Tuesday, October 17, 2006

Search Warrants Served In Weldon Case


The noose seems to be tightening around Rep. Curt Weldon (R-PA).

MOVING SWIFTLY in a criminal investigation involving U.S. Rep. Curt Weldon, federal agents yesterday raided six locations in Philadelphia, in Delaware County and in Florida.

The probe apparently is focused on links between the congressman's official activities and clients of his daughter's lobbying firm, first reported in 2004 by the Los Angeles Times.

Weldon denied any wrongdoing by himself or his daughter.

Yesterday, the FBI carried away boxes of potential evidence from the homes of the two founders of the lobbying business - Karen Weldon, 32, who lives in Queen Village, and longtime Republican power broker Charles P. Sexton Jr., 70, who lives in Springfield, Delaware County.

Other warrants were served on the Media offices of the lobbying firm, North American Solutions Inc.; the Philadelphia office of attorney John J. Gallagher, a longtime friend of the Weldons who reportedly introduced Karen Weldon to one of her clients, a Russian aerospace firm; the Jacksonville offices of a Russian-based conglomerate known as Itera International Energy Corp., and a $7.5 million beachfront mansion in Ponte Vedra Beach, Fla., apparently owned by an Itera-related company.

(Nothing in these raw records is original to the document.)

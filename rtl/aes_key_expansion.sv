// aes_key_expansion: the one AES-128 key expansion shared by all cores.
//
// Round keys are produced by a pipeline of ten key-expansion rounds: the
// input key is registered, round j (j = 1..10) expands the registered round
// key j-1, and its result is registered again to give round key j. Round key
// 0 is the input key itself, taken before the first register, so it feeds
// the cores' initial AddRoundKey directly. All ten round keys are driven
// onto a bus that every core reads in parallel.
//
// Timing: after key_in changes, round key j is correct j+1 clock edges
// later, and all of them after 11 edges. key_ready says so: it rises once
// key_in has stayed unchanged for the 11 edges the pipeline needs, and it
// falls in the same cycle as key_in changes. The key is meant to stay fixed
// while data streams through; a block in flight when the key changes is
// encrypted with a mix of old and new round keys. key_ready and its counter
// are this design's own addition; the pipeline follows the design.
//
// Reset (active low, synchronous) clears only the readiness counter; the
// key registers need none.
module aes_key_expansion
  import aes_pkg::*;
(
  input  logic            clk,
  input  logic            rst_n,
  input  aes_block_t      key_in,
  output aes_round_keys_t round_keys,   // round_keys[j] = round key j
  output logic            key_ready
);
  aes_block_t key_reg;             // register ahead of key-expansion round 1
  aes_block_t rk_reg  [1:NR];      // register after key-expansion round j
  aes_block_t rk_next [1:NR];
  logic [3:0] stable_cnt;          // edges since key_in last differed from key_reg

  for (genvar j = 1; j <= NR; j++) begin : g_round
    if (j == 1) begin : g_first
      aes_key_exp_round #(.ROUND(j)) u_kexp (.key_in(key_reg), .key_out(rk_next[j]));
    end else begin : g_next
      aes_key_exp_round #(.ROUND(j)) u_kexp (.key_in(rk_reg[j-1]), .key_out(rk_next[j]));
    end
  end

  always_ff @(posedge clk) begin
    key_reg <= key_in;
    for (int j = 1; j <= NR; j++) rk_reg[j] <= rk_next[j];
  end

  always_ff @(posedge clk) begin
    if (!rst_n)                   stable_cnt <= '0;
    else if (key_in != key_reg)   stable_cnt <= '0;
    else if (stable_cnt != 4'(NR)) stable_cnt <= stable_cnt + 4'd1;
  end

  assign key_ready = (stable_cnt == 4'(NR)) && (key_in == key_reg);

  always_comb begin
    round_keys[0] = key_in;
    for (int j = 1; j <= NR; j++) round_keys[j] = rk_reg[j];
  end
endmodule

The Republican congressman, already locked in the toughest re-election fight of his 20-year career in Washington, had previously brushed off questions about the L.A. Times disclosures, telling reporters that they'd been investigated and dismissed by the House Ethics Committee.

But the events of the last four days - the disclosure of the federal investigation by McClatchy Newspapers last Friday, and yesterday's sweeping search warrants - prompted Weldon to hold a 16-minute news conference late yesterday afternoon.

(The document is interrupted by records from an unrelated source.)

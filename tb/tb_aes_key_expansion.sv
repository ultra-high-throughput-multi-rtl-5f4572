// tb_aes_key_expansion: the pipelined, shared key expansion.
//
// After reset a key is applied and held. Each cycle the testbench checks
// that key_ready stays low until 11 clock edges have passed and that round
// key j equals the reference exactly from edge j+1 onward (round key 0 at
// once). The key is then changed a few times: key_ready must fall in the
// same cycle and rise again 11 edges later with all round keys of the new
// key.
module tb_aes_key_expansion;
  import aes_ref_pkg::*;
  import aes_pkg::aes_round_keys_t;
  logic clk = 0, rst_n = 0;
  logic [127:0] key_in;
  aes_round_keys_t round_keys;
  logic key_ready;
  int checks = 0, failures = 0;

  aes_key_expansion dut (.clk(clk), .rst_n(rst_n), .key_in(key_in),
                         .round_keys(round_keys), .key_ready(key_ready));

  always #5 clk = ~clk;

  initial begin
    repeat (2000) @(posedge clk);
    failures++;
    $display("watchdog expired");
    $display("TB_RESULT checks=%0d failures=%0d", checks, failures);
    $finish;
  end

  task automatic check(logic cond, string what);
    checks++;
    if (!cond) begin
      failures++;
      $display("FAIL %s at %0t", what, $time);
    end
  endtask

  // Apply a new key just after an edge and follow it for 14 edges.
  task automatic follow_key(logic [127:0] key);
    rk_t ref_rk = key_schedule(key);
    key_in = key;
    #1;
    check(!key_ready, "key_ready low right after key change");
    check(round_keys[0] == ref_rk[0], "round key 0 passes straight through");
    for (int e = 1; e <= 14; e++) begin
      @(posedge clk); #1;
      check(key_ready == (e >= 11), $sformatf("key_ready after %0d edges", e));
      for (int j = 1; j <= 10; j++)
        if (e >= j + 1)
          check(round_keys[j] == ref_rk[j], $sformatf("round key %0d after %0d edges", j, e));
    end
  endtask

  initial begin
    key_in = 128'h0;
    repeat (2) @(posedge clk);
    #1 rst_n = 1;
    follow_key(128'h2b7e151628aed2a6abf7158809cf4f3c);
    check(round_keys[10] == 128'hd014f9a8c9ee2589e13f0cc8b6630ca6, "FIPS-197 round key 10");
    follow_key(128'h000102030405060708090a0b0c0d0e0f);
    for (int n = 0; n < 5; n++) follow_key(rand128());
    $display("TB_RESULT checks=%0d failures=%0d", checks, failures);
    $finish;
  end
endmodule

Weldon denied any wrongdoing by himself or his daughter, but refused to answer specific questions about services he reportedly performed for clients of his daughter's firm.

"I would absolutely never use my position to help anyone in an unusual way," Weldon said. "... My daughter doesn't need my help now, she never has, she's a very capable professional."

The congressman said his daughter did not intend to answer questions from the news media. Sexton did not return a call from the Daily News.

The L.A. Times reported in February 2004 that Weldon had gone to bat for at least three of the lobbying firm's clients - a Serbian family seeking U.S. visas in spite of ties to accused war criminal Slobodan Milosevic; a Russian aerospace manufacturer known as the Saratov Aviation Plant, for which Weldon pitched an idea to the U.S. Navy, and Itera, a company that obtained vast natural-gas fields in the breakup of the Soviet Union and was looking to expand its gas, timber and real-estate holdings in the U.S.